The 10 Worst States to Have a Baby

  1. Arkansas
  2. New Mexico
  3. Georgia
  4. Florida
  5. South Carolina
  6. Alabama
  7. West Virginia
  8. Nevada
  9. Louisiana
  10. Mississippi

Regardless of where your state ranks overall (the complete list can be found at WalletHub), you'll want to see how it fares on the individual categories that matter most to you. Some highlights:

  • Birth Weight: If you want a healthy-size baby, take note that Alaska has the lowest number of babies born with a low birth weight, with only a 5.9 percent instance. In Mississippi, that rate is the highest.
  • Baby Costs: Although it is definitively the worst overall state for giving birth, Mississippi does have the lowest annual infant care costs – which covers ongoing needs, including diapers, and one-time expenses like cribs and strollers – of any state. Its average, $3,824 per year, is nearly four times lower than in the District of Columbia, where the costs are highest at $14,837.
  • Infant Mortality Rate: California has the lowest number of infant deaths per 1,000 births, at 4.3, which is two times lower than in Alabama, where the infant mortality rate is highest, with 8.68 deaths for every thousand.
  • Childcare Facilities: For those most dependent on childcare, Vermont has the highest number of day-care centers, with 84 per 100,000 residents. Meanwhile, West Virginia only offers nine establishments within the same population. That's a difference of 900 percent!
  • Delivery Costs: North Dakota and Maryland have the lowest hospital bills for conventional and cesarean deliveries, respectively. New Jersey and New Mexico, however, are tied for having the highest costs in both types of deliveries.
  • Maternity Leave: Working moms might consider a move to California, which has the best parental leave score at 140. A whopping 17 states – including Arizona, Michigan, and South Carolina – tied for the worst.
  • Doctor Prevalence: Although Washington DC is prohibitively expensive, it has plenty of positives: the district has the highest number of obstetricians, gynecologists, and pediatricians out of all the states.

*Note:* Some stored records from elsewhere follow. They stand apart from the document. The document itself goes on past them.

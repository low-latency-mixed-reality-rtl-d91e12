// mr_pkg: types and constants shared by the mixed-reality pixel streaming design.
//
// The design streams a warped, lens-corrected 640x480 RGB image to each of two
// 240 Hz displays. Each display is fed by a pixel streaming engine with eight
// parallel lanes; one 8-pixel word carries the pixels x0..x0+7 of one scanline.
// Resolution, frame size, lane count, cube face size and fill time follow the
// design description; every fixed-point format below is this design's choice.
package mr_pkg;

  // Video format: 640x480 active inside an 800x525 frame (9.92 ns pixel clock at 240 Hz).
  localparam int H_ACTIVE = 640;
  localparam int V_ACTIVE = 480;
  localparam int H_TOTAL  = 800;
  localparam int V_TOTAL  = 525;
  // Porches and sync widths of the standard 640x480 timing.
  localparam int H_FP = 16, H_SYNC = 96;
  localparam int V_FP = 10, V_SYNC = 2;

  localparam int LANES   = 8;                  // pixels per clock word
  localparam int WORDS_PER_LINE = H_ACTIVE / LANES;

  localparam int N_POLY  = 9;                  // polygons per eye for the vector graphics

  typedef logic [23:0] rgb_t;                  // R[23:16] G[15:8] B[7:0]

  // One lens-map entry: source column and row of a destination pixel.
  typedef struct packed {
    logic       valid;     // 0: destination pixel lies outside the corrected view, shown black
    logic [8:0] y;
    logic [9:0] x;
  } lut_entry_t;

  // Quaternion component, signed Q1.14 (16384 = 1.0).
  typedef logic signed [15:0] q14_t;
  // Rotation matrix element, signed Q3.14.
  typedef logic signed [17:0] rot_elem_t;
  typedef rot_elem_t rot_t [3][3];             // rot[row][col]

  typedef struct packed {
    logic signed [11:0] x;
    logic signed [11:0] y;
  } vertex_t;

  typedef struct packed {
    logic       en;
    rgb_t       color;
    vertex_t [3:0] v;      // triangle: repeat one vertex
  } poly_t;

  // Per-frame configuration of one pixel streaming engine.
  typedef struct packed {
    logic               enable;   // start streaming
    logic               ar_mode;  // 1: no memory reads, black background (AR overlay)
    logic               tr_en;    // apply translation before rotation
    logic [31:0]        base;     // byte address of cubemap face 0
    logic signed [11:0] tx, ty, tz;
  } stream_cfg_t;

  // Source-pixel request produced by an index calculation unit.
  typedef struct packed {
    logic        skip;     // no memory read: pixel is black
    logic [31:0] addr;     // byte address of a 32-bit pixel
  } idx_t;

  // 8-pixel word with its raster position, as carried to the video FIFO.
  typedef struct packed {
    logic            sof;  // first word of a frame
    logic [8:0]      y;
    logic [9:0]      x0;
    rgb_t [LANES-1:0] pix; // pix[i] is pixel x0+i
  } pixword_t;

  // Word stored in the video FIFO.
  typedef struct packed {
    logic            sof;
    rgb_t [LANES-1:0] pix;
  } vword_t;

endpackage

The prospect of moving to a different state just to have a baby might seem implausible, but experts maintain that it'll pay off long-term.

"Location matters a great deal," said Diane M. Harnek Hall, a professor of family studies at Towson University and a member of WalletHub's panel of experts. "There are opportunities everywhere. However, the pathway to those opportunities are more direct in some areas than others."

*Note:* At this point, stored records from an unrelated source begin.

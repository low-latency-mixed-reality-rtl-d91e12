// index_calc: pixel index calculation unit of one lane.
//
// For a destination pixel (x, y) of the displayed image it finds the DRAM byte
// address of the cubemap pixel to show there:
//   1. lens map lookup: (sx, sy) = LUT(x, y)          (lens correction)
//   2. view ray:        p = (sx - 320, sy - 240, FOCAL), minus the translation
//                       (tx, ty, tz) when translation is enabled
//   3. inverse warp:    r = R^T * p (the inverse of a rotation is its transpose)
//   4. cube face:       the component of r with the largest magnitude selects
//                       one of six faces; the other two components sc, tc give
//                       u = 500 + 500*sc/|m|, v = 500 + 500*tc/|m| (clamped to 999)
//   5. address:         base + 4*(face*1000*1000 + v*1000 + u)
// The lens map and the inverse homography follow the design; FOCAL = 320
// matches a 90 degree horizontal field of view over 640 pixels. The cube face
// convention is the common one of graphics APIs: +X: (-z,-y), -X: (z,-y),
// +Y: (x,z), -Y: (x,-z), +Z: (x,-y), -Z: (-x,-y) for (sc, tc), with faces
// numbered +X,-X,+Y,-Y,+Z,-Z = 0..5; x points right, y down, z forward.
// Fixed point (this design's choice): r keeps 4 fraction bits; the two
// quotients come from a 10-stage radix-2 restoring divider that truncates.
// A pixel whose map entry is invalid, or any pixel in AR mode, leaves with
// skip=1 and is shown black without a memory read.
//
// Interface: valid/ready on both sides. The pipeline is 15 stages deep (one
// result per clock, latency 15 clocks) and stalls as a whole when its last
// stage holds a result that out_ready does not take. The lens map bank is
// outside; it is read with rd_en = in_ready so that a stall holds its output.
// busy is high while any stage holds a pixel. cfg and rot must be stable
// while busy.
module index_calc
  import mr_pkg::*;
#(
  parameter int FOCAL = 320,
  parameter int FACE  = 1000,
  parameter int LUT_AW = 16
) (
  input  logic              clk,
  input  logic              rst_n,
  input  stream_cfg_t       cfg,
  input  rot_elem_t         rot [3][3],
  // destination pixel
  input  logic              in_valid,
  output logic              in_ready,
  input  logic [9:0]        in_x,
  input  logic [8:0]        in_y,
  // lens map bank
  output logic              lut_rd_en,
  output logic [LUT_AW-1:0] lut_rd_addr,
  input  lut_entry_t        lut_rd_data,
  // source pixel request
  output logic              out_valid,
  input  logic              out_ready,
  output idx_t              out_idx,
  output logic              busy
);
  localparam int HALF = FACE / 2;
  localparam int QB   = 10;            // quotient bits: HALF < 2**QB
  localparam int RW   = 23;            // signed width of r (Q.4)
  localparam int NW   = RW + 10;       // numerator width

  logic advance;

  // stage 1: lens map entry (held in the bank's output register)
  logic v1;
  // stage 2: view ray
  logic v2, skip2;
  logic signed [13:0] p2 [3];
  // stage 3: rotated ray
  logic v3, skip3;
  logic signed [RW-1:0] r3 [3];
  // stage 4 and divider stages 0..QB-1, index 0 = stage 4
  logic            vd    [QB+1];
  logic            skipd [QB+1];
  logic [2:0]      faced [QB+1];
  logic            ssgn  [QB+1], tsgn [QB+1];
  logic [NW-1:0]   rems  [QB+1], remt [QB+1];
  logic [RW-1:0]   divd  [QB+1];
  logic [QB-1:0]   qs    [QB+1], qt   [QB+1];

  assign advance   = !(out_valid && !out_ready);
  assign in_ready  = advance;
  assign lut_rd_en = advance;
  assign lut_rd_addr = LUT_AW'(in_y * (H_ACTIVE / LANES) + 32'(in_x[9:3]));

  always_comb begin
    busy = v1 || v2 || v3 || out_valid;
    for (int k = 0; k <= QB; k++) busy = busy || vd[k];
  end

  // combinational parts of each stage
  logic signed [13:0] p_n [3];
  logic signed [RW-1:0] r_n [3];
  always_comb begin
    p_n[0] = 14'(signed'({1'b0, lut_rd_data.x})) - 14'sd320;
    p_n[1] = 14'(signed'({1'b0, lut_rd_data.y})) - 14'sd240;
    p_n[2] = 14'(FOCAL);
    if (cfg.tr_en) begin
      p_n[0] = p_n[0] - 14'(cfg.tx);
      p_n[1] = p_n[1] - 14'(cfg.ty);
      p_n[2] = p_n[2] - 14'(cfg.tz);
    end
    for (int i = 0; i < 3; i++) begin
      logic signed [33:0] acc;
      acc = '0;
      for (int j = 0; j < 3; j++) acc = acc + 34'(rot[j][i] * p2[j]);
      r_n[i] = RW'(acc >>> 10);
    end
  end

  // face selection
  logic [RW-1:0] ax, ay, az, ma;
  logic signed [RW-1:0] sc, tc;
  logic [2:0] face_n;
  always_comb begin
    ax = r3[0][RW-1] ? RW'(-r3[0]) : RW'(r3[0]);
    ay = r3[1][RW-1] ? RW'(-r3[1]) : RW'(r3[1]);
    az = r3[2][RW-1] ? RW'(-r3[2]) : RW'(r3[2]);
    if (ax >= ay && ax >= az) begin
      ma = ax;
      if (!r3[0][RW-1]) begin face_n = 3'd0; sc = -r3[2]; tc = -r3[1]; end
      else              begin face_n = 3'd1; sc =  r3[2]; tc = -r3[1]; end
    end else if (ay >= az) begin
      ma = ay;
      if (!r3[1][RW-1]) begin face_n = 3'd2; sc = r3[0]; tc =  r3[2]; end
      else              begin face_n = 3'd3; sc = r3[0]; tc = -r3[2]; end
    end else begin
      ma = az;
      if (!r3[2][RW-1]) begin face_n = 3'd4; sc =  r3[0]; tc = -r3[1]; end
      else              begin face_n = 3'd5; sc = -r3[0]; tc = -r3[1]; end
    end
  end

  // final stage: face coordinates and address
  logic [10:0] u_n, v_n;
  logic [31:0] addr_n;
  always_comb begin
    u_n = ssgn[QB] ? 11'(HALF) - 11'(qs[QB]) : 11'(HALF) + 11'(qs[QB]);
    v_n = tsgn[QB] ? 11'(HALF) - 11'(qt[QB]) : 11'(HALF) + 11'(qt[QB]);
    if (u_n > 11'(FACE - 1)) u_n = 11'(FACE - 1);
    if (v_n > 11'(FACE - 1)) v_n = 11'(FACE - 1);
    addr_n = cfg.base + ((32'(faced[QB]) * 32'(FACE * FACE) + 32'(v_n) * 32'(FACE) + 32'(u_n)) << 2);
  end

  always_ff @(posedge clk or negedge rst_n) begin
    if (!rst_n) begin
      v1 <= 1'b0; v2 <= 1'b0; v3 <= 1'b0; out_valid <= 1'b0;
      for (int k = 0; k <= QB; k++) vd[k] <= 1'b0;
    end else if (advance) begin
      v1 <= in_valid;
      v2 <= v1;
      v3 <= v2;
      vd[0] <= v3;
      for (int k = 1; k <= QB; k++) vd[k] <= vd[k-1];
      out_valid <= vd[QB];
    end
  end

  always_ff @(posedge clk) begin
    if (advance) begin
      // stage 2
      p2    <= p_n;
      skip2 <= !lut_rd_data.valid || cfg.ar_mode;
      // stage 3
      r3    <= r_n;
      skip3 <= skip2;
      // stage 4 (divider input)
      faced[0] <= face_n;
      skipd[0] <= skip3;
      ssgn[0]  <= sc[RW-1];
      tsgn[0]  <= tc[RW-1];
      rems[0]  <= NW'(sc[RW-1] ? RW'(-sc) : RW'(sc)) * NW'(HALF);
      remt[0]  <= NW'(tc[RW-1] ? RW'(-tc) : RW'(tc)) * NW'(HALF);
      divd[0]  <= (ma == '0) ? RW'(1) : ma;
      qs[0]    <= '0;
      qt[0]    <= '0;
      // divider: stage k decides quotient bit QB-k
      for (int k = 1; k <= QB; k++) begin
        logic [NW-1:0] dsh;
        dsh = NW'(divd[k-1]) << (QB - k);
        faced[k] <= faced[k-1];
        skipd[k] <= skipd[k-1];
        ssgn[k]  <= ssgn[k-1];
        tsgn[k]  <= tsgn[k-1];
        divd[k]  <= divd[k-1];
        rems[k]  <= (rems[k-1] >= dsh) ? rems[k-1] - dsh : rems[k-1];
        remt[k]  <= (remt[k-1] >= dsh) ? remt[k-1] - dsh : remt[k-1];
        qs[k]    <= qs[k-1] | ((rems[k-1] >= dsh) ? QB'(1) << (QB - k) : '0);
        qt[k]    <= qt[k-1] | ((remt[k-1] >= dsh) ? QB'(1) << (QB - k) : '0);
      end
      // output
      out_idx.skip <= skipd[QB];
      out_idx.addr <= skipd[QB] ? '0 : addr_n;
    end
  end
endmodule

Her recommendation to those states that aren't deemed baby-friendly?

"Hospitals should offer free infant care classes and groups for parents with newborns," she said. "Local organizations should pitch in to help families with meals. Legislation should be passed for paid maternity leave. The community should be as supportive as possible for families to begin as healthy as possible."